Nieco wyższy, niż w poprzednich latach, poziom trudności na maturze zaowocował najgorszymi od lat wynikami egzaminu dojrzałości. Do tego niż demograficzny uderzający szczególnie w mniejsze ośrodki akademickie, powoduje, że uczelnie zaczynają uciekać się do najbardziej oryginalnych i kontrowersyjnych sposobów zdobywania studentów.
Jak można dowiedzieć się od przedstawicieli WSPiA osoba, która nie zdała matury może zostać przyjęta w charakterze wolnego słuchacza i może uczestniczyć w kursie obejmującym przedmioty pierwszego roku. Otrzyma również kartę wolnego słuchacza, na którą będą wpisywane oceny zaliczeniowe.
Będzie uczestniczyć w zajęciach i wykładach razem ze studentami, a po zdanych egzaminach (i przyszłorocznej maturze!) zostanie wpisana na drugi rok studiów dzięki temu, że przedmioty zaliczone na kursie mają taką samą liczbę punktów ECTS jak przedmioty obowiązujące na pierwszym roku studiów.
"Zyskasz cały rok!" - reklamuje nową koncepcję strona przeznaczona dla kandydatów. Jedyne o czym należy pamiętać przed złożeniem dokumentów to fakt, że wolny słuchacz nie nabywa statusu studenta i związanego z tym systemu profitów, ulg i świadczeń (jak np. ZUS).
- "Całkiem sporo osób się zapisuje" - mówi z zadowoleniem przedstawicielka biura rekrutacji. - "Dzwonią, pytają, jest sporo kandydatów."

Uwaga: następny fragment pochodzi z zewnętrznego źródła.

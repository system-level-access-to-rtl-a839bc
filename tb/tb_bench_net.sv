// tb_bench_net: a 4-instrument flat network (8, 16, 32, 8 bits) driven scan
// by scan. Random SIB patterns are opened with a configuration scan, random
// data is shifted through the active path, and the test checks the path
// length, the captured (read-back) bits, the written instrument values and
// that the SIBs close again.
module tb_bench_net;
  import tb_cmd_pkg::*;
  localparam int N = 4;
  localparam int TOT = 64;
  logic clk = 0, rst_n = 0;
  always #5 clk = ~clk;

  logic capture, shift, update, tdi, tdo;
  logic [TOT-1:0] inst_val;
  logic [N-1:0] sib_open;
  bench_net #(.N(N)) dut (.*);

  int checks = 0, failures = 0;
  logic [31:0] model [1:N];

  task automatic check(bit ok, string what);
    checks++;
    if (!ok) begin failures++; $display("FAIL: %s", what); end
  endtask

  task automatic scan(input bit din[$], output bit dout[$]);
    dout.delete();
    @(negedge clk); capture = 1;
    @(negedge clk); capture = 0;
    foreach (din[i]) begin
      shift = 1; tdi = din[i];
      #1 dout.push_back(tdo);
      @(negedge clk);
    end
    shift = 0;
    update = 1;
    @(negedge clk); update = 0;
  endtask

  initial begin : watchdog
    repeat (100000) @(posedge clk);
    failures++;
    $display("TB_RESULT checks=%0d failures=%0d", checks, failures);
    $finish;
  end

  initial begin
    capture = 0; shift = 0; update = 0; tdi = 0;
    for (int k = 1; k <= N; k++) model[k] = 0;
    repeat (2) @(posedge clk);
    rst_n = 1;
    repeat (30) begin
      bit scr [1:N];
      bit din[$], dout[$], expo[$];
      logic [31:0] w [1:N];
      for (int k = 1; k <= N; k++) begin
        scr[k] = $urandom_range(0, 1);
        w[k] = $urandom() & 32'((64'd1 << blen(k)) - 1);
      end
      // configuration scan: SIB N is nearest tdo
      din.delete();
      for (int k = N; k >= 1; k--) din.push_back(scr[k]);
      scan(din, dout);
      for (int k = 1; k <= N; k++) check(sib_open[k-1] == scr[k], "SIB opened");
      // data scan
      din.delete(); expo.delete();
      for (int k = N; k >= 1; k--) begin
        din.push_back(1'b0); expo.push_back(scr[k]);
        if (scr[k]) for (int b = 0; b < blen(k); b++) begin
          din.push_back(w[k][b]); expo.push_back(model[k][b]);
        end
      end
      scan(din, dout);
      check(dout == expo, "captured bits along the active path");
      for (int k = 1; k <= N; k++) if (scr[k]) model[k] = w[k];
      for (int k = 1; k <= N; k++)
        check((64'(inst_val >> boff(k)) & ((64'd1 << blen(k)) - 1)) == 64'(model[k]),
              $sformatf("instrument %0d value", k));
      check(sib_open == '0, "closed after the data scan");
    end
    $display("TB_RESULT checks=%0d failures=%0d", checks, failures);
    $finish;
  end
endmodule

- "Niż się zaczyna, plus dużo niezdanych matur, a przyszłych studentów trzeba znaleźć" - komentuje Jakub Cichuta, tegoroczny maturzysta. Dodaje, że choć matura była trudniejsza, niż poprzednie i niektóre arkusze wyglądały nieco inaczej, to jednak sesja też wymaga chęci i zaangażowania. A skoro zabrakło jej na maturze..
- "Dla mnie to trochę taki akt desperacji" - mówi Katarzyna Kała, studentka Uniwersytetu Opolskiego. - "Mamy niż demograficzny, nie ma studentów więc trzeba sobie radzić przyjmując ludzi, którzy nie mają matury. Jeśli ktoś nie zdał matury, nie wyobrażam sobie, że zda egzaminy na poziomie uniwersyteckim."
- "To jaskrawy przejaw zarówno postępującej dewaluacji - nobilitującego dość jeszcze w okresie młodości naszych rodziców - wyższego wykształcenia, jak i mało zgrabnych i na dłuższą metę szkodliwych, prób przezwyciężenia niżu demograficznego w pokoleniu obecnych maturzystów" - puentuje Jakub Sroka, absolwent Uniwersytetu Wrocławskiego i Warszawskiego.
- "W opinii ministerstwa, przyjmowanie "na studia" osób nieposiadających świadectwa dojrzałości, a następnie - po uzyskaniu tego świadectwa - zaliczaniu I roku i wpisywaniu na kolejny, II rok studiów, należy uznać za naruszenie obowiązujących przepisów prawa" - komentuje rzecznik Ministerstwa Nauki i Szkolnictwa Wyższego Łukasz Strzelecki.
Jak przypomina Resort Nauki do odbywania studiów w uczelni może być dopuszczona osoba, która spełnia warunki rekrutacji ustalone przez uczelnię oraz ma świadectwo dojrzałości - w przypadku ubiegania się o przyjęcie na studia pierwszego stopnia lub jednolite studia magisterskie.
Ustawa - Prawo o szkolnictwie wyższym nie dopuszcza możliwości odbywania studiów w charakterze "wolnego słuchacza" (brak takiego terminu). Sporadycznie, w okresie rekrutacji na studia, do ministerstwa telefonują osoby, które nie zdały egzaminu maturalnego, z pytaniem, czy mogą podjąć studia w charakterze "wolnego słuchacza".
WSPiA udało się uzyskać kompromis - między tym, że aby zostać studentem trzeba mieć świadectwo dojrzałości, a tym, by absolwenci po oblanej maturze nie tracili roku. Czy taki schemat sprawdzi się na innych uczelniach w dobie niżu demograficznego?